Value Recovery and Creation
There is value in used plastics, and if this value is fully harnessed there could be an abundance of materials for manufacturing new products. We currently only recycle about 9 percent of the plastics we produce. This seems like a tragic underutilization of resources, especially when you consider the types of products and the amount of energy that can be recovered.
Recycling offers the possibility of an effective post-consumer plastics economy. Advancement in recycled polyethylene terephthalate (rPET) means PET bottles can now be recycled back into the same food-grade PET bottles with little or no loss in value. Promising results have also been seen in the pilot-scale study for food-grade recycled polypropylene.
Recycling also creates value in the form of jobs, income, and revenue. For example, the UNFCCC reports how plastic waste collection has empowered women in Ghana. Across the world, various companies of all sizes have been formed around recycling, all of which potentially create jobs and income for more people.
China had been importing waste plastics from other countries for recycling since the 1990s and was among those countries that recognized the value of plastic waste and could harness at least a portion of it. However, in 2017, it began to ban imports as managing domestic waste became more challenging and as data revealed that over 70 percent of the imported waste was eventually discarded.
Augments Other Plastic Waste Management Strategies
On its own, recycling won’t solve the global plastic pollution challenge. It will require multiple approaches and efforts from all stakeholders to move toward a more sustainable and fully circular plastic economy. The World Economic Forum presents a roadmap for integrating multiple measures, including imposing bans on plastics, designing more sustainable products, and developing more effective alternatives.
The elimination of unnecessary plastic use reduces the volume of plastic that can end up as waste. This reduces pressure on recycling infrastructure so that recyclable plastics can remain in the cycle for as long as possible.
Cons of Recycling
Requires Energy and Releases Carbon Emissions
Energy is consumed at all stages of the recycling process. Even before it gets to the recycling facility, energy is consumed to collect, source, and transport the materials to the factory. Automated sorting requires machinery and labor resources, and plastics must be cleaned, shredded, and broken down into smaller particles.
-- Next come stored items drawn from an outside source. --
// bp_ref_pkg: integer reference models used by the testbenches.
//
// These re-derive the decoder arithmetic from the min-sum equations with
// plain integers (LLRs in units of 1/4), independent of the RTL structure:
// a saturating add, the g function, one polar BP decoder using 1-based node
// labels (i, j) exactly as in the BCB update equations, and one flooding
// LDPC decoder working on the (check, column) pairs of H.
package bp_ref_pkg;
  import bp_pkg::*;

  localparam int MAXV = 63;

  function automatic int ref_sat(input int x);
    if (x > MAXV) return MAXV;
    if (x < -MAXV) return -MAXV;
    return x;
  endfunction

  function automatic int ref_abs(input int x);
    return (x < 0) ? -x : x;
  endfunction

  function automatic int ref_g(input int a, input int b);
    int m = (ref_abs(a) < ref_abs(b)) ? ref_abs(a) : ref_abs(b);
    if (m > MAXV) m = MAXV;
    return ((a < 0) != (b < 0)) ? -m : m;
  endfunction

  // Polar min-sum BP, N = 8, n = 3, schedule: iters x (L pass stages n..1,
  // R pass stages 1..n), then one more L pass. llr[] are x[0..7], frozen[]
  // indexed by u. Returns decided u bits.
  function automatic logic [7:0] ref_polar(input int llr[8], input logic [7:0] frozen,
                                           input int iters);
    int n = 3, NN = 8;
    int L[5][9];
    int R[5][9];
    logic [7:0] u;
    for (int i = 0; i < 5; i++) for (int j = 0; j < 9; j++) begin L[i][j] = 0; R[i][j] = 0; end
    for (int j = 1; j <= NN; j++) begin
      L[n+1][j] = (llr[j-1] < -MAXV) ? -MAXV : llr[j-1];
      R[1][j]   = frozen[bitrev(j-1)] ? MAXV : 0;
    end
    for (int it = 0; it <= iters; it++) begin
      for (int i = n; i >= 1; i--) begin
        for (int j = 1; j <= NN/2; j++) begin
          int a, b;
          a = ref_g(L[i+1][2*j-1], ref_sat(L[i+1][2*j] + R[i][j+NN/2]));
          b = ref_sat(ref_g(R[i][j], L[i+1][2*j-1]) + L[i+1][2*j]);
          L[i][j] = a; L[i][j+NN/2] = b;
        end
      end
      if (it == iters) break;
      for (int i = 1; i <= n; i++) begin
        for (int j = 1; j <= NN/2; j++) begin
          int a, b;
          a = ref_g(R[i][j], ref_sat(L[i+1][2*j] + R[i][j+NN/2]));
          b = ref_sat(ref_g(R[i][j], L[i+1][2*j-1]) + R[i][j+NN/2]);
          R[i+1][2*j-1] = a; R[i+1][2*j] = b;
        end
      end
    end
    for (int k = 0; k < NN; k++) u[k] = !frozen[k] && (L[1][bitrev(k)+1] < 0);
    return u;
  endfunction

  // Flooding min-sum LDPC decoder on H. q[j][i] are variable-to-check
  // messages; each iteration runs every check node, then every variable
  // node, and the decision is taken from the last a posteriori LLRs:
  // Q = (Lc + r_lower) + r_upper, where r_upper is the message of the lower
  // numbered check of the column.
  function automatic logic [11:0] ref_ldpc(input int llr[12], input int iters);
    int q[6][12];
    int r[6][12];
    int lc[12];
    logic [11:0] c = '0;
    for (int i = 0; i < 12; i++) lc[i] = (llr[i] < -MAXV) ? -MAXV : llr[i];
    for (int j = 0; j < 6; j++) for (int i = 0; i < 12; i++) q[j][i] = lc[i];
    for (int it = 0; it < iters; it++) begin
      for (int j = 0; j < 6; j++) begin
        for (int i = 0; i < 12; i++) begin
          if (H[j][i]) begin
            int sgn = 0, m = MAXV;
            for (int i2 = 0; i2 < 12; i2++) begin
              if (H[j][i2] && i2 != i) begin
                if (q[j][i2] < 0) sgn ^= 1;
                if (ref_abs(q[j][i2]) < m) m = ref_abs(q[j][i2]);
              end
            end
            r[j][i] = (sgn != 0) ? -m : m;
          end
        end
      end
      for (int i = 0; i < 12; i++) begin
        int j0 = -1, j1 = -1;
        for (int j = 0; j < 6; j++) if (H[j][i]) begin
          if (j0 < 0) j0 = j; else j1 = j;
        end
        q[j0][i] = ref_sat(lc[i] + r[j1][i]);
        q[j1][i] = ref_sat(lc[i] + r[j0][i]);
        c[i] = ref_sat(q[j0][i] + r[j0][i]) < 0;
      end
    end
    return c;
  endfunction
endpackage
Heat and mechanical shearing then melt and reform the plastic into smaller pellets that can be sold to plastic manufacturers or processed in-house. More energy is then required to form these pellets into new products.
In 2015, the combined emission from landfilling, recycling, and incineration was estimated to be 1.8 billion metric tonnes of carbon dioxide. Plastics are on course to contribute 17 percent of global emissions by 2050.
Some of this can be addressed through renewable energy sources. Some studies have also explored the possibility of powering mechanical plastic recycling with energy sourced from the chemical recycling of plastic, but at the current level of technology, this has been prohibitive for large-scale commercial applications. Powering recycling with 100% renewable energy can bring down the emission by 51 percent.
Not All Plastics Can Be Safely and Efficiently Recycled
There are many different types of plastics, each with its own properties and attributes. The resin identification number 1 to 6, which are indicated in between the chasing arrows recycle sign, are assigned to the most common ones which are most polluting. These are PET (polyethylene terephthalate), HDPE (high-density polyethylene), PVC (polyvinyl chloride), LDPE (low-density polyethylene), PP (polypropylene), and PS (polystyrene).
The number 7 refers to all other plastics such as nylons, ABS, polycarbonates, and many more. Plastic shopping bags for example are mostly made using LDPE, plastic drink bottles are usually made using PET, and takeaway bowls are made from PP. Not all these types of plastic are equally well suited to recycling.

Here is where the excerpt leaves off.